Task objective —
Determine how many lines in the entries below contain "same", and output only that number.

BEGIN Supplied data

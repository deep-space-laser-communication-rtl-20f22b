// pulse_gen_array: several pulse generators behind one timestamp FIFO,
// merged by an OR, to go beyond the pulse rate of one generator.
//
// One generator with its two delay chains can launch one pulse per
// MIN_SPACING clock ticks (50 Mpulse/s at the defaults), because its chain
// settings must stay put while a pulse is inside. This block deals the launch
// vectors from the timestamp FIFO round-robin to N_GEN copies of pulse_gen,
// each with its own chain A and chain B, and ORs the N_GEN chain outputs into
// one trigger. Neighbouring pulses then go to different generators, so
// pulses may follow each other every tick as long as each generator sees at
// most one per MIN_SPACING ticks, which the round-robin order gives whenever
// N_GEN >= MIN_SPACING. With N_GEN = 1 it is the single generator of the
// prototype.
// All generators start from the same reset, so their coarse counters agree;
// `now` is taken from generator 0. All chain pairs are built alike and share
// one calibration (the same balancing table and DLL): the chain models of
// every generator use the same seeds. Pulses closer than PULSE_CYCLES ticks
// overlap in the OR and merge.
// Interface: launch vectors on valid/ready; a vector is taken by the
// generator whose turn it is, when that generator is idle (a vector already
// too late is taken and dropped). `launched` and `late` have one bit per
// generator, each a one-cycle strobe.
// Following the document: several pulse generators of 50 Mpulse/s for one
// timestamp FIFO, combined by a fast OR, with one calibration/DLL per
// modulator. This design's choice: round-robin dealing, shared seeds.
`timescale 1ps/1fs
module pulse_gen_array
  import sdpm_pkg::*;
#(
  parameter int unsigned N_GEN        = 5,
  parameter int unsigned MIN_SPACING  = 4,
  parameter int unsigned PULSE_CYCLES = 2,
  parameter int unsigned LSB_FS       = 12000,
  parameter int unsigned STATIC_PS    = 6000
) (
  input  logic              clk,
  input  logic              rst_n,
  input  launch_vec_t       in_lv,
  input  logic              in_valid,
  output logic              in_ready,
  output coarse_t           now,
  output logic [N_GEN-1:0]  trig,       // electrical pulses entering the chains
  output logic [N_GEN-1:0]  launched,
  output logic [N_GEN-1:0]  late,
  output logic              trig_out    // OR of all chain outputs, to the laser
);
  localparam int unsigned SW = (N_GEN > 1) ? $clog2(N_GEN) : 1;

  logic [SW-1:0]     turn;
  logic [N_GEN-1:0]  ready, b_out;
  coarse_t           now_g [N_GEN];

  assign in_ready = ready[turn];
  assign now      = now_g[0];
  assign trig_out = |b_out;

  always_ff @(posedge clk) begin
    if (!rst_n) turn <= '0;
    else if (in_valid && in_ready)
      turn <= (32'(turn) == N_GEN - 1) ? '0 : turn + 1'b1;
  end

  for (genvar i = 0; i < N_GEN; i++) begin : g_gen
    chain_set_t set_a, set_b;
    logic       a_out;

    pulse_gen #(.MIN_SPACING(MIN_SPACING), .PULSE_CYCLES(PULSE_CYCLES)) u_pg (
      .clk(clk), .rst_n(rst_n),
      .in_lv(in_lv), .in_valid(in_valid && 32'(turn) == i), .in_ready(ready[i]),
      .now(now_g[i]), .set_a(set_a), .set_b(set_b),
      .trig(trig[i]), .launched(launched[i]), .late(late[i]));

    delay_chain #(.SET_W(SET_W), .LSB_FS(LSB_FS), .STATIC_PS(STATIC_PS), .SEED(1)) u_chain_a (
      .in(trig[i]), .set(set_a), .out(a_out));
    delay_chain #(.SET_W(SET_W), .LSB_FS(LSB_FS), .STATIC_PS(STATIC_PS), .SEED(2)) u_chain_b (
      .in(a_out), .set(set_b), .out(b_out[i]));
  end
endmodule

END Supplied data

Expected output —
3